ASTANA – The allocation and payment of targeted social assistance began from Jan. 1, Kazakhstan’s Minister of Labour and Social Protection Tamara Duissenova said Jan. 16 during a weekly government meeting.

Photo credit: fembotmag.com

Photo credit: fembotmag.com

Over the past three years, significant work has been done on ensuring the adequate provision of social assistance. In late 2017, social agreements on targeted assistance were concluded with those in need, and this work continues.

“To date, social contracts have been signed with more than 105,000 families. Most of them will receive cash aid and employment assistance,” Duissenova said.

According to the schedule of local executive agencies, approximately 49 families will receive targeted social assistance this month.

In his Jan. 10 state-of-the-nation address, “New opportunities under the Fourth Industrial Revolution,” Kazakh President Nursultan Nazarbayev criticised the work of the ministry regarding self-employed people. Following this reproof, Prime Minister Bakytzhan Sagintayev instructed the ministry to report on the process of formally recognising self-employed citizens.

According to Duissenova, self-employed people account for a quarter of the workforce in Kazakhstan.

“The self-employed population in our country is an outcome of the transition period. From 1991 to 2001, the number of self-employed increased from 327,000 to 2.8 million people as a result of the mass closure of enterprises and job cuts,” Duissenova stated.

Growth in the number of self-employed people was suspended by the implementation of a number of employment programmes, as well as the improvement of the economic situation in the country.

Over the past seven years, the number of self-employed has decreased by half a million, and their share in the economically active population has decreased from 31 percent to 26 percent. However, it is still a very high figure that is directly related with the shadow economy, informal employment, income concealment and social insecurity.

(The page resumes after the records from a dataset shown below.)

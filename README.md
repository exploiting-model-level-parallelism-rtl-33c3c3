# Dual-core LSTM-RNN inference accelerator

A single large LSTM accelerator can only serve one job at a time, and a small
model leaves much of it idle. This design splits the compute into two
identical LSTM cores that share one main-memory bus. A scheduler can then use
the two cores in three ways:

- **multi-programming (MP)**: two independent jobs, one per core. This gives
  throughput, not latency.
- **multi-threading (MT)**: one multi-layer job. Its logical timesteps become
  threads that alternate between the cores. A core moves up through the layers
  of its own timestep while the other core works one timestep behind.
- **helper-core**: one job, split inside each layer. Core 0, the helper,
  computes the input products `W_x * x_t` one time slot ahead, for several
  timesteps at once. Core 1, the main core, adds the recurrent products
  `W_h * h_{t-1}`, applies the activations and does the element-wise update.

The arithmetic is Q8.8 fixed point throughout. The RTL is synthesizable
SystemVerilog (IEEE 1800-2017). A behavioural main-memory model and
self-checking testbenches come with it.

## Block overview

```
 host link ──► system_manager ──┐ (registers: mode, jobs, start, status, counters)
   (PCIe)           │           ▼
                    │      mode_scheduler ──► core_task_runner x2
                    │           │ commands          │
                    │           ▼                   ▼
                    │      lstm_core 0         lstm_core 1      (each: onchip_buffer x2,
                    │           │                   │            4 MAC lanes, lstm_elementwise)
                    ▼           ▼                   ▼
                 mem_bus_arbiter (round robin, 3 masters) ──► memory controller port
                                         perf_profiler  ◄── busy flags of both cores
```

| file | role |
|---|---|
| `rtl/lstm_pkg.sv` | shared types: Q8.8, bus structs, core command, job/layer descriptors, modes, profiler states |
| `rtl/lstm_dual_core_top.sv` | top level: wires the blocks below |
| `rtl/lstm_core.sv` | one LSTM core |
| `rtl/lstm_elementwise.sv` | gate activations and the `c_t`, `h_t` update of one row |
| `rtl/lstm_act.sv` | piecewise-linear sigmoid / tanh |
| `rtl/onchip_buffer.sv` | dual-port block RAM for the input vectors |
| `rtl/mode_scheduler.sv` | MP / MT / helper-core scheduling, time slots, barrier |
| `rtl/core_task_runner.sv` | turns one scheduled task into core commands and addresses |
| `rtl/mem_bus_arbiter.sv` | shares the memory port between the cores and the system manager |
| `rtl/perf_profiler.sv` | per-core cycle counters for compute / memory / both / neither |
| `rtl/system_manager.sv` | host port: memory access and control registers |

## The three computing modes

The scheduler works on **tasks**. A task is one layer of one job over one or
more timesteps. It reads the job descriptions that the host wrote into the
system manager.

### Multi-programming

Job 0 runs on core 0 and job 1 on core 1. Each core works through its own job:
layer by layer, and inside a layer timestep by timestep. There are no time
slots and the cores never wait for each other. They meet only on the memory
bus. There, round-robin arbitration makes one core wait while the other is
served. This is why MP gains least on memory-bound models. A job with
`nlayers = 0` leaves its core idle. That is also how to run a single job on a
single core.

### Multi-threading

Timestep `t` of the job (all of its layers) is thread `t+1`. Odd threads go to
core 0 and even threads to core 1. Work proceeds in **time slots**. At the
start of a slot, each core looks at its next step (layer `l` of its current
thread) and runs it only if both inputs are final:

- `h`/`c` of the same layer one timestep earlier (done by the other core);
- `h` of the layer below in the same timestep (done by this core in an
  earlier slot).

If a step is not ready, the core idles for that slot; these are counted as
*idle slots*. A slot ends only when both cores have finished; this is the
*barrier*. After the top layer, a core jumps to the first layer of its next
thread. For 3 layers and 3 timesteps this gives the following schedule, which
`tb_mode_scheduler` checks entry by entry:

| slot | core 0 | core 1 |
|---|---|---|
| 1 | L1 of thread 1 | idle (needs L1 of thread 1) |
| 2 | L2 of thread 1 | L1 of thread 2 |
| 3 | L3 of thread 1 | L2 of thread 2 |
| 4 | L1 of thread 3 | L3 of thread 2 |
| 5 | L2 of thread 3 | no work left |
| 6 | L3 of thread 3 | no work left |

Readiness is computed from one counter per layer, `hdone[l]`. It holds the
number of timesteps of layer `l` whose outputs are final. Step `(l, t)` is
ready when `hdone[l] == t` and, for `l > 0`, when `hdone[l-1] > t`. The
counters change only at the end of a slot, so decisions inside a slot never
see a half-finished step.

### Helper-core

The products with `x_t` do not depend on the recurrence, so they can be
computed ahead of time. The timesteps of a layer are cut into groups of
`reuse` timesteps. The evaluated configuration uses 4.

- The helper (core 0) runs one **x-part** pass per group. It computes
  `p = W_x * x_t` for all timesteps and batch entries of the group, reading
  each weight word only once. It writes the partial sums to memory.
- The main core (core 1) runs an **h-part** pass for each timestep of the
  group, in order. Each pass computes `b + p + W_h * h_{t-1}`, the
  activations, and `c_t`, `h_t`.

The helper works on group `g+1` while the main core finishes group `g`. The
slot barrier keeps the two in step. The helper then moves on to the groups of
the next layer. A group there may start only after the main core has produced
the `h` values it uses as input (`hdone[l-1] >= last timestep of the group`).
Otherwise the helper idles for that slot. The first and last slot of a job,
and any such wait, leave one core idle. The mode's main loss is the gap at the
barrier: the main core carries the element-wise work, so the two cores rarely
finish a slot together.

Example (1 layer, 4 timesteps, `reuse` = 2): slot 1, helper does x-part of
steps 1-2 and the main core is idle. Slot 2, helper does steps 3-4 and main
does h-part of steps 1-2. Slot 3, main does steps 3-4.

## The LSTM core

A core executes **commands** (`core_cmd_t`). A command is a pass over all `M`
rows of one layer for `nvec` vectors that share that layer's weights: the
batch entries and, in an x-part pass, several timesteps. The operations are:

| op | accumulator start | products | result written |
|---|---|---|---|
| `OP_FULL` | bias | `W_x*x + W_h*h_{t-1}` | `c_t`, `h_t` |
| `OP_XPART` | 0 | `W_x*x` | partial sums `p` (4 gates per word) |
| `OP_HPART` | bias + `p` | `W_h*h_{t-1}` | `c_t`, `h_t` |

A command runs in this order:

1. Copy the `x` vectors and/or `h_{t-1}` vectors from memory into two on-chip
   buffers (`VMAX*NMAX` and `VMAX*MMAX` Q8.8 entries).
2. For each row `r`:
   1. Read the bias word (and, for h-part, the partial-sum word per vector)
      and start the accumulators.
   2. Stream the row's weight words, first the `W_x` part and then the `W_h`
      part. One 64-bit word holds the weights of all four gates for one
      (row, column). Four MAC lanes, one per gate, apply it to one vector per
      cycle, so every weight word is used `nvec` times. The next weight word
      is fetched while the lanes work on the current one.
   3. For each vector: read `c_{t-1}[r]`, then pass the four pre-activations
      through `lstm_elementwise`:
      `i,f,o = sigma(.)`, `g = tanh(.)`, `c_t = f*c_{t-1} + i*g`,
      `h_t = o*tanh(c_t)`. Write `c_t[r]` and `h_t[r]`.
3. `done` pulses after the last write has been granted.

Fixed-point rules: products are Q16.16. They accumulate in 32 bits. They are
truncated (floor) and saturated back to Q8.8 before an activation and after
each element-wise multiply. The activations are piecewise-linear with
power-of-two slopes: sigmoid has breakpoints at 1, 2.375 and 5, and
`tanh(x) = 2*sigmoid(2x) - 1`. The worst error is about 0.02 for sigmoid and
0.04 for tanh. In helper mode, the partial sums are also rounded to Q8.8. So
helper-mode results can differ from a full pass in the last bit.

## Main-memory layout and bus

A memory word is 64 bits. Gate data is packed `{c~, o, f, i}` from the top
lane down, and a vector element uses the low 16 bits. For layer `l` with input
size `N`, size `M`, batch `B`:

| data | address of element |
|---|---|
| `W_x` | `wx_base + r*N + k` |
| `W_h` | `wh_base + r*M + k` |
| bias | `b_base + r` |
| input `x[t][b]` | `in_base + (t*B + b)*N + k` |
| `h`, `c` of timestep `t` | `h_base/c_base + ((t+1)*B + b)*M + r` (slot 0 = initial state) |
| partial sums | `p_base + (t*B + b)*M + r` |

Two layers chain when `in_base` of layer `l+1` is `h_base(l) + B*M(l)`.

Bus rules (`mem_req_t` / `mem_rsp_t`):

- A master holds `req`, `we`, `addr` and `wdata` until `gnt`.
- Read data returns in order on `rvalid`/`rdata` one or more cycles later.
- The arbiter lets only one read be outstanding in the whole system, so a
  reply needs no tag. Writes do not wait.

The top's `mem_req`/`mem_rsp` port is where a memory controller (DDR3) would
attach.

## Host port and registers

The host issues word requests (`host_valid/ready/we/addr/wdata`). Reads return
on `host_rvalid/host_rdata`. Address bit 31 = 0 selects main memory. Bit
31 = 1 selects a register (index in bits 11:0):

| index | register |
|---|---|
| `0x000` | write: bit 0 start, bits 2:1 mode (0 MP, 1 MT, 2 helper). Read: bit 0 busy, bit 1 done (sticky), bits 3:2 mode |
| `0x010 + 0x40*j` | job `j`: +0 nlayers (0-4), +1 T, +2 batch B, +3 reuse |
| `0x018 + 0x40*j + 9*l + f` | layer `l` field `f`: n, m, wx, wh, b, in, h, c, p base |
| `0x100 + 4*c + s` | profiler cycles of core `c` in state `s` (0 compute only, 1 both, 2 memory only, 3 neither) |
| `0x110` | profiled cycles in total |
| `0x120`-`0x124` | slots; idle slots of core 0 and 1; barrier-wait cycles of core 0 and 1 |

A run works like this:

1. Load the model and inputs into memory.
2. Write the job registers.
3. Write start together with the mode.
4. Poll until `busy` falls (or wait for the `done` output).
5. Read `h` back.

Starting clears the profiler, which counts while the accelerator is busy. The
top also brings out each core's profiler state and the bus-wait flags as
debug probes.

## How far it follows the original design, and where it does not

Taken from the original design:

- two cores on one shared memory bus;
- the three modes;
- odd/even thread assignment;
- time slots with a barrier;
- the helper running one slot ahead on `W_x*x_t`;
- weight reuse across batch entries and helper timesteps (batch 32 and
  `reuse` 4 in its evaluation);
- the LSTM data flow;
- Q8.8 data;
- a system manager that loads main memory for the host;
- a four-state profiler.

The original does not describe the core's internals, the bus, the instruction
format or the activation circuits. Everything in those parts is this design's
own choice:

- **Core organisation**: four MAC lanes (one per gate), one vector per cycle,
  with one weight word prefetched. A real implementation would use many more
  MACs and wide memory bursts.
- **Memory traffic**: one 64-bit word per access and one read in flight.
  Because of this, the cores here are memory-bound on every model, and
  multi-programming gains little. The speed-up ratios of the original (up to
  about 2x) should not be expected from this RTL.
- **`c_{t-1}` in memory**: `c_{t-1}` is read from memory for each row. The
  original keeps the element-wise operands on chip. Here the state has to move
  between the cores in multi-threading mode.
- **Control**: instead of an instruction stream produced offline, the host
  writes job descriptions into registers.
- **Activations**: piecewise-linear curves; the original's are unspecified.
- **Helper mode with several layers**: it chains the layers through one
  helper/main pipeline. The dependency rules are the scheduler's own.
- **Two cores only**: the scheduler is written for two cores. The original
  notes that the scheme extends to more.

The DDR3 memory, its controller and the PCIe link are vendor parts and are
not included. `tb/mem_model.sv` stands in for memory and controller in
simulation.

## Sizes and what fits

Defaults: `NMAX = MMAX = 1024`, `VMAX = 128`, up to 4 layers per job. That
covers the largest evaluated layer (1024 inputs, 1024 cells). It also covers
batch 32 times 4 timesteps per helper pass. Each core's two vector buffers
hold 2 x 131072 x 16 bits (4 Mbit). The 128 x 4 accumulators are registers.

| model | layers | input | layer | fits |
|---|---|---|---|---|
| IMDB | 1 | 128 | 128 | yes |
| LRCN | 1 | 320 | 256 | yes |
| Show & Tell | 1 | 512 | 512 | yes |
| Shakespeare-2 | 2 | 65 | 128 | yes |
| CTC-3L-421-UNI | 3 | 121 | 421 | yes |
| Translation | 3 | 1024 | 1024 | yes (x buffer exactly full in helper mode) |

Weights live in main memory. Translation needs about 48 MiB of them
(2M 64-bit words per layer).

Cycle counts from `tb_workloads` (memory latency 4 cycles, no stalls).
These are short sequences, so the single-core equivalent is not shown:

| model (T x B) | MP, two copies | MT | helper |
|---|---|---|---|
| IMDB (3 x 2) | 1.01 M | - | 0.48 M |
| LRCN (3 x 2) | 4.48 M | - | 2.04 M |
| Show & Tell (3 x 2) | 15.8 M | - | 7.43 M |
| Shakespeare-2 (3 x 2) | - | 0.96 M | 0.84 M |
| CTC-3L-421-UNI (3 x 2) | - | 15.4 M | 13.1 M |
| Translation (2 x 1) | - | - | 56.8 M |

## Simulation

Every testbench is self-checking. Each prints
`TB_RESULT checks=N failures=M` and finishes. With Verilator 5:

```
verilator --binary --timing --assert -y rtl -y tb +libext+.sv \
    rtl/lstm_pkg.sv tb/lstm_ref_pkg.sv tb/tb_lstm_dual_core_top.sv \
    --top-module tb_lstm_dual_core_top
./obj_dir/Vtb_lstm_dual_core_top
```

| testbench | what it shows |
|---|---|
| `tb_lstm_dual_core_top` | all three modes end to end at reduced buffer sizes, through the host port, against an integer reference model. It also requires that idle slots, barrier waits, all four profiler states, bus contention and memory back-pressure each occur. |
| `tb_lstm_dual_core_full` | the same at default sizes |
| `tb_workloads` | the six model geometries above at default sizes (about 2 minutes) |
| `tb_mode_scheduler` | exact MT and helper schedules, MP concurrency |
| `tb_lstm_core` | full, x-part and h-part passes; reads per pass, which proves the weight reuse |
| `tb_lstm_elementwise`, `tb_lstm_act` | cell arithmetic; activation error against the exact functions |
| `tb_mem_bus_arbiter`, `tb_system_manager`, `tb_perf_profiler`, `tb_onchip_buffer` | block-level behaviour |

The reference arithmetic is in `tb/lstm_ref_pkg.sv`. It is written in plain
integers, separately from the RTL.

## Changing it

- Buffer sizes are the top's parameters. `VMAX` must be at least
  `B * reuse` for helper mode and at least `B` for the other modes.
- The layer limit is `LMAX` in `lstm_pkg`.
- The activation curve is confined to `lstm_act.sv`.
- The gate order in a memory word is set by the `G_*` constants.
- To make the core faster, change only its weight stream and MAC array. The
  command interface, and with it the scheduler, can stay as it is.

“To address these problems, work was carried out, and continues, to formalise the self-employed population amid the introduction of the health insurance system,” the minister said.

The status of approximately 3 million out of 5.7 million previously unidentified self-employed people was defined and formalised. Of the remaining 2.7 million people, 1.2 million are informally employed (workers without pension contributions or unregistered entrepreneurs) and 1.5 million people are unproductively self-employed or unemployed.

To date, regional governors have developed and approved regional roadmaps for recognising the self-employed and comprehensive plans to promote their employment.

Duissenova drew attention to the fact that employment growth can be achieved by providing openings in the real economy and services and digitising employment. The ministry also plans to simplify the procedure for registering self-employed people with incomes below 678,816 tenge (US$2,070) per year.

Summing up the results of the report, the prime minister noted that the criticism voiced in the President’s address concerning the self-employed population is the last warning for all. Sagintayev ordered all proposals on the issue be considered on a monthly basis, and that the digitisation of the labour and employment sphere be completed this year.